3.2. Mutagenesis and Development of Highly Active P. chrysogenum F-24-28 Strain

The chosen F-1310 strain was undergone to the UV mutagenesis combined with the selection of isolated mutant colonies phenotypically differing from the initial strain and possessing the highest antagonistic activity towards three universal plant pathogenic fungi.
The optimum exposure time was determined by the survival rate of colonies and the frequency of appearance of colonies with changed morphophysiological features. The results of the experiment are shown in Figure 2. According to the constructed curves, the optimum exposure time provided the maximum frequency of morphological changes (28%) and a significant survival rate (2–2.5%) was 20 min.
After the UV exposure and PDA inoculation with the treated suspension, 7–10 colonies differing from the control ones in their form and/or color were selected for the further examination. Though this approach is rather subjective in some aspects, it is actually based on frequent cases of correlation between the morphological and metabolic changes [29]. It is known that highly productive strains are often characterized by poor or excess sporulation, may lose their pigmentation or acquire it, or may change the size or form of their colonies, etc. The selected colonies were tested for their antagonistic activity towards three plant pathogenic strains listed in Section 3.1, and the best one underwent a new stage of the mutagenesis and selection. After a series of consecutive mutagenesis stages, a new strain characterized by felt-like greyish-green colonies with uneven edges was obtained (Figure 3). This strain (P. chrysogenum F-24-28) possessed a high antifungal activity confirmed by a co-culture assay in relation to A. solani, A. alternata, F. oxysporum, F. sporotrichioides, F. graminearum, F. avenaceum, F. culmorum, F. solani and P. glomerata (Figure 4 and Figure 5).
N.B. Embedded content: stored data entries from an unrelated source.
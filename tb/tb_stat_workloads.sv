// tb_stat_workloads: the counter in its intended uses, at full size.
//
// Part 1, basic usage: event line 1 is held high for five cycles on event
// number 0x07, then, after four low cycles, records event 0x10; line 2 counts
// events 0x25 then 0x30 and line 3 events 0x40 then 0x45, independently. The
// counters are read back (reads four cycles apart, the same number twice in a
// row included) and must hold exactly the cycles each line was high.
//
// Part 2, a control cell processor: 64 virtual circuits (VCI 0..63) and four
// kinds of events. The event number packs the kind into bits 7:6 and the VCI
// into bits 5:0: 00 = cell arrived on the VCI, 01 = SRAM read, 10 = SRAM
// write; number 0xC0 counts all control cells. For each cell, line 1 pulses
// the cell's VCI counter and line 2 the total counter in the same cycle;
// line 3 is then held for as many cycles as the cell reads or writes SRAM
// words, with the read or write number of its VCI. Cells come back to back at
// random intervals, after a reset that clears part 1. Afterwards all 193 counters are read, must equal the
// reference, and the total must equal the sum of the per-VCI cell counts.
module tb_stat_workloads;
  import stat_pkg::*;

  logic     clk = 1'b0;
  logic     reset_l_int;
  logic     event_1, event_2, event_3;
  evt_num_t event_1_number, event_2_number, event_3_number;
  logic     cntr_read;
  evt_num_t cntr_num_read;
  logic     cntr_ready, data_strobe;
  cnt_t     cntr_data;

  stat_counter_plus dut (.*);

  always #5 clk = ~clk;

  localparam evt_num_t TOTAL = 8'hC0;
  int checks = 0, failures = 0;
  cnt_t model [NUM_EVENTS];

  function automatic evt_num_t ccp_num(int kind, int vci);
    return evt_num_t'({kind[1:0], vci[5:0]});
  endfunction

  initial begin
    repeat (200000) @(posedge clk);
    failures++;
    $display("watchdog expired");
    $display("TB_RESULT checks=%0d failures=%0d", checks, failures);
    $finish;
  end

  // drive one cycle of the three event lines (0 = low)
  task automatic cycle3(bit e1, evt_num_t n1, bit e2, evt_num_t n2, bit e3, evt_num_t n3);
    @(negedge clk);
    event_1 = e1; event_1_number = e1 ? n1 : 8'hFF;
    event_2 = e2; event_2_number = e2 ? n2 : 8'hFF;
    event_3 = e3; event_3_number = e3 ? n3 : 8'hFF;
    if (e1) model[n1]++;
    if (e2) model[n2]++;
    if (e3) model[n3]++;
  endtask

  // read one counter; returns after the strobe and checks the latency
  task automatic read_check(evt_num_t n, cnt_t expected);
    int lat = 0;
    @(negedge clk);
    {event_1, event_2, event_3} = '0;
    cntr_read = 1'b1; cntr_num_read = n;
    @(negedge clk);
    cntr_read = 1'b0; cntr_num_read = 8'hFF;
    lat = 1;
    while (!data_strobe && lat < 10) begin
      @(negedge clk);
      lat++;
    end
    checks++;
    if (!data_strobe || lat < 3 || lat > 6 || cntr_data != expected) begin
      failures++;
      $display("counter %h: %0d (expected %0d), latency %0d", n, cntr_data, expected, lat);
    end
    // keep reads at least four cycles apart
    repeat (lat >= 4 ? 0 : 4 - lat) @(negedge clk);
  endtask

  initial begin
    reset_l_int = 1'b0;
    {event_1, event_2, event_3} = '0;
    {event_1_number, event_2_number, event_3_number} = '0;
    cntr_read = 1'b0; cntr_num_read = '0;
    for (int a = 0; a < NUM_EVENTS; a++) model[a] = '0;
    repeat (3) @(negedge clk);
    reset_l_int = 1'b1;
    while (!cntr_ready) @(negedge clk);

    // Part 1
    for (int c = 0; c < 16; c++) begin
      cycle3(c < 5 || c >= 9, c < 9 ? 8'h07 : 8'h10,
             (c >= 2 && c < 6) || c == 11, c < 8 ? 8'h25 : 8'h30,
             c == 2 || (c >= 8 && c < 11), c < 5 ? 8'h40 : 8'h45);
    end
    repeat (12) cycle3(0, 0, 0, 0, 0, 0);
    read_check(8'h07, 5);
    read_check(8'h07, 5);
    read_check(8'h10, 7);
    read_check(8'h25, 4);
    read_check(8'h30, 1);
    read_check(8'h40, 1);
    read_check(8'h45, 3);

    // Part 2, from a fresh reset
    @(negedge clk);
    reset_l_int = 1'b0;
    repeat (2) @(negedge clk);
    reset_l_int = 1'b1;
    for (int a = 0; a < NUM_EVENTS; a++) model[a] = '0;
    @(negedge clk);
    while (!cntr_ready) @(negedge clk);
    for (int n_cell = 0; n_cell < 3000; n_cell++) begin
      int vci = $urandom % 64;
      int kind = 1 + ($urandom % 2);
      int words = 1 + ($urandom % 16);
      cycle3(1, ccp_num(0, vci), 1, TOTAL, 0, 0);
      for (int w = 0; w < words; w++) cycle3(0, 0, 0, 0, 1, ccp_num(kind, vci));
      // four low cycles before line 3 may change its number
      repeat (4 + ($urandom % 3)) cycle3(0, 0, 0, 0, 0, 0);
    end
    repeat (12) cycle3(0, 0, 0, 0, 0, 0);
    begin
      cnt_t sum = '0;
      for (int vci = 0; vci < 64; vci++) begin
        sum += model[ccp_num(0, vci)];
        for (int kind = 0; kind < 3; kind++) read_check(ccp_num(kind, vci), model[ccp_num(kind, vci)]);
      end
      read_check(TOTAL, sum);
      checks++;
      if (model[TOTAL] != 32'd3000) begin
        failures++;
        $display("reference total %0d", model[TOTAL]);
      end
    end
    $display("TB_RESULT checks=%0d failures=%0d", checks, failures);
    $finish;
  end

endmodule
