// mpu_write_port: one multi-pumped write port of a register file.
//
// A processing element (PE) clocked N times slower than the register file
// presents N write requests (address, data, write enable) at once and
// raises `ld` for the first register-file cycle of its clock period. Three
// PISO shift registers, one each for address, data and enable, hand the
// requests to one physical write port of the register file on N consecutive
// cycles: lane 0 in the load cycle itself, lane k in cycle k. A lane with its
// enable low writes nothing.
//
// Lanes are therefore written in order 0..N-1, and a read scheduled in a
// later cycle of the same window sees the earlier lanes' writes.
//
// With N = 1 the port is wired straight through and `ld` is unused. The PE
// must raise `ld` exactly every N cycles once it has started; an assertion
// checks this. The assertion and the reset of the chains (which keeps a
// random power-up state from issuing writes) are this design's additions.
module mpu_write_port #(
  parameter int unsigned AW = 9,
  parameter int unsigned DW = 64,
  parameter int unsigned N  = 4
) (
  input  logic          clk,
  input  logic          rst,
  input  logic          ld,
  // PE side
  input  logic [AW-1:0] wr_addr [N],
  input  logic [DW-1:0] wr_data [N],
  input  logic          wr_en   [N],
  // register-file side
  output logic [AW-1:0] rf_addr,
  output logic [DW-1:0] rf_data,
  output logic          rf_we
);

  logic [0:0] en_lanes [N];
  logic [0:0] en_serial;

  for (genvar k = 0; k < N; k++) begin : g_en
    assign en_lanes[k] = wr_en[k];
  end

  piso_sr #(.W(AW), .N(N)) u_addr_piso (
    .clk, .rst, .ld, .par_in(wr_addr), .serial_out(rf_addr)
  );

  piso_sr #(.W(DW), .N(N)) u_data_piso (
    .clk, .rst, .ld, .par_in(wr_data), .serial_out(rf_data)
  );

  piso_sr #(.W(1), .N(N)) u_we_piso (
    .clk, .rst, .ld, .par_in(en_lanes), .serial_out(en_serial)
  );

  assign rf_we = en_serial[0];

  if (N > 1) begin : g_check
    logic                 started;
    logic [$clog2(N)-1:0] phase;

    always_ff @(posedge clk) begin
      if (rst) begin
        started <= 1'b0;
        phase   <= '0;
      end else if (ld) begin
        started <= 1'b1;
        phase   <= '0;
      end else if (started) begin
        phase   <= (phase == $clog2(N)'(N - 1)) ? '0 : phase + 1'b1;
      end
    end

    // The PE clock is an exact multiple of the register-file clock, so once
    // started, loads come exactly every N cycles.
    always_ff @(posedge clk) begin
      if (!rst && started)
        a_load_period : assert (ld == (phase == $clog2(N)'(N - 1)))
          else $error("mpu_write_port: load must recur every %0d cycles", N);
    end
  end

endmodule
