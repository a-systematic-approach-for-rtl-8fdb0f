// tb_mpu_write_port: self-checking test of one multi-pumped write port.
//
// Every window of N = 3 cycles loads three random write requests, some with
// the enable low. The test checks, cycle by cycle, that lane k's address,
// data and enable appear on the register-file side in cycle k of the window,
// and that no write is issued after reset before the first load.
module tb_mpu_write_port;
  localparam int AW = 5, DW = 12, N = 3;

  logic          clk = 1'b0, rst, ld;
  logic [AW-1:0] wr_addr [N];
  logic [DW-1:0] wr_data [N];
  logic          wr_en   [N];
  logic [AW-1:0] rf_addr;
  logic [DW-1:0] rf_data;
  logic          rf_we;
  logic [AW-1:0] la [N];
  logic [DW-1:0] ldat [N];
  logic          len [N];
  int checks = 0, failures = 0;

  mpu_write_port #(.AW(AW), .DW(DW), .N(N)) dut (.*);

  always #5 clk = ~clk;

  initial begin
    repeat (3000) @(posedge clk);
    failures++;
    $display("watchdog expired");
    $display("TB_RESULT checks=%0d failures=%0d", checks, failures);
    $finish;
  end

  initial begin
    rst = 1; ld = 0;
    for (int k = 0; k < N; k++) begin wr_addr[k] = '0; wr_data[k] = '0; wr_en[k] = 1'b1; end
    repeat (2) @(negedge clk);
    rst = 0;
    repeat (3) begin
      @(negedge clk);
      checks++;
      if (rf_we !== 1'b0) begin failures++; $display("write issued before first load"); end
    end
    for (int w = 0; w < 100; w++) begin
      for (int c = 0; c < N; c++) begin
        @(negedge clk);
        ld = (c == 0);
        if (c == 0) for (int k = 0; k < N; k++) begin
          la[k] = AW'($urandom); ldat[k] = DW'($urandom); len[k] = ($urandom % 3) != 0;
          wr_addr[k] = la[k]; wr_data[k] = ldat[k]; wr_en[k] = len[k];
        end
        #1;
        checks++;
        if (rf_we !== len[c] || (len[c] && (rf_addr !== la[c] || rf_data !== ldat[c]))) begin
          failures++;
          $display("window %0d cycle %0d: we=%b addr=%0d data=%h, expected we=%b addr=%0d data=%h",
                   w, c, rf_we, rf_addr, rf_data, len[c], la[c], ldat[c]);
        end
      end
    end
    $display("TB_RESULT checks=%0d failures=%0d", checks, failures);
    $finish;
  end
endmodule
3.3. Strain Identification

The performed BLAST analysis allowed us to determine the nucleotide sequence of the fragment of a 18S RNA gene from Penicillium chrysogenum F-24-28 (Figure S1).
Using the ITS1–ITS4 primers, we also determined a 567-bp sequence encoding the intergenic region of the ribosomal operon (Figure S2).
The resulted sequence from the 18S RNA gene of the P. chrysogenum sample was 100% identical to those of P. chrysogenum CBS 306.48, P. leycettanus CBS 398.68 and P. commune CBS 343.51 (the search algorithm included typical sequences from the NCBI database (https://www.ncbi.nlm.nih.gov/ accessed on 13 July 2021).
The ITS region of the studied P. chrysogenum sample was 100% identical to those of P. tardochrysogenum CBS 132200 and P. chrysogenum CBS 306.48 (the search algorithm included typical sequences from the NCBI database (https://www.ncbi.nlm.nih.gov/ accessed on 13 July 2021).

3.4. Effect of DMP on the Growth F. oxysporum, F. graminearum, F. avenaceum and F. culmorum

The antifungal activity of DMP was evaluated using four plant pathogenic fungi (F. oxysporum MP-14-6, F. graminearum FG-33, F. culmorum BP-03-19 and F. avenaceum 110501) causing the development of Fusarium rots and wilts in agricultural crops. At this stage, a comparative study of the effect of different amounts of DMP added to a nutrient medium on the growth of plant pathogens was carried out by the radial growth method. The results of the study are shown in Figure 6.
The obtained results made it possible to conclude that DMP possessed a different inhibiting activity towards the studied plant pathogens. F. oxysporum MP-14-6 and F. culmorum BP-03-19 strains were the most sensitive: at DMP concentrations equal to 7.5–10 g/L, almost complete inhibition of their growth was observed at the 3rd and 7th days of incubation, and a small colony growth was observed at the end of the experiment (14th day of incubation). Comparing to both above-mentioned Fusarium strains, F. graminearum FG-33 was less sensitive within the studied DMP concentration range. A high antifungal effect (80 and 88%) was observed at the 3rd day of the experiment for high biomass concentrations (7.5 and 10 g/L, respectively). At the 7th day of incubation, a high antifungal effect (64 and 70%) was registered only for MP concentrations equal to 7.5 and 10 g/L, respectively. At the 14th day of incubation, an active pathogen spreading over the Petri plates was observed even for the maximum DMP concentration (10 g/L); the resulting antifungal effect was 38%.
F. avenaceum 110501 was the less sensitive to the studied DMP concentration range. At the 7th day of incubation, a significant colony growth was observed for lower DMP concentrations (2.5–7.5 g/L); for the concentration variant of 7.5 g/L, an inhibiting activity of DMP did not exceed 42%. An increase of the DMP concentration to 10 g/L resulted in an increase of its antifungal activity of up to 54%. To the end of incubation (14th day), F. avenacium mycelium spread over the whole Petri plate surface at low DMP concentrations (2.5–5 g/L); in the case of the maximum DMP concentration (10 g/L), the revealed antifungal activity did not exceed 21%.
Thus, within the studied concentration range, the antifungal activity of DMP towards Fusarium fungi is decreased in the following way: F. oxysporum > F. culmorum > F. graminearum > F. avenaceum.
At the next stage of the study, the antifungal activity of DMP–azoxystrobin combinations was evaluated within the azoxystrobin concentration range of 0.1–2.5 mg/L. Note that the DMP concentration added to the nutrient medium varied depending on a pathogen strain: 5.0 g/L for the most sensitive fungi (F. oxysporum and F. culmorum) and 7.5 g/L for other two fungi (F. graminearum and F. avenaceum).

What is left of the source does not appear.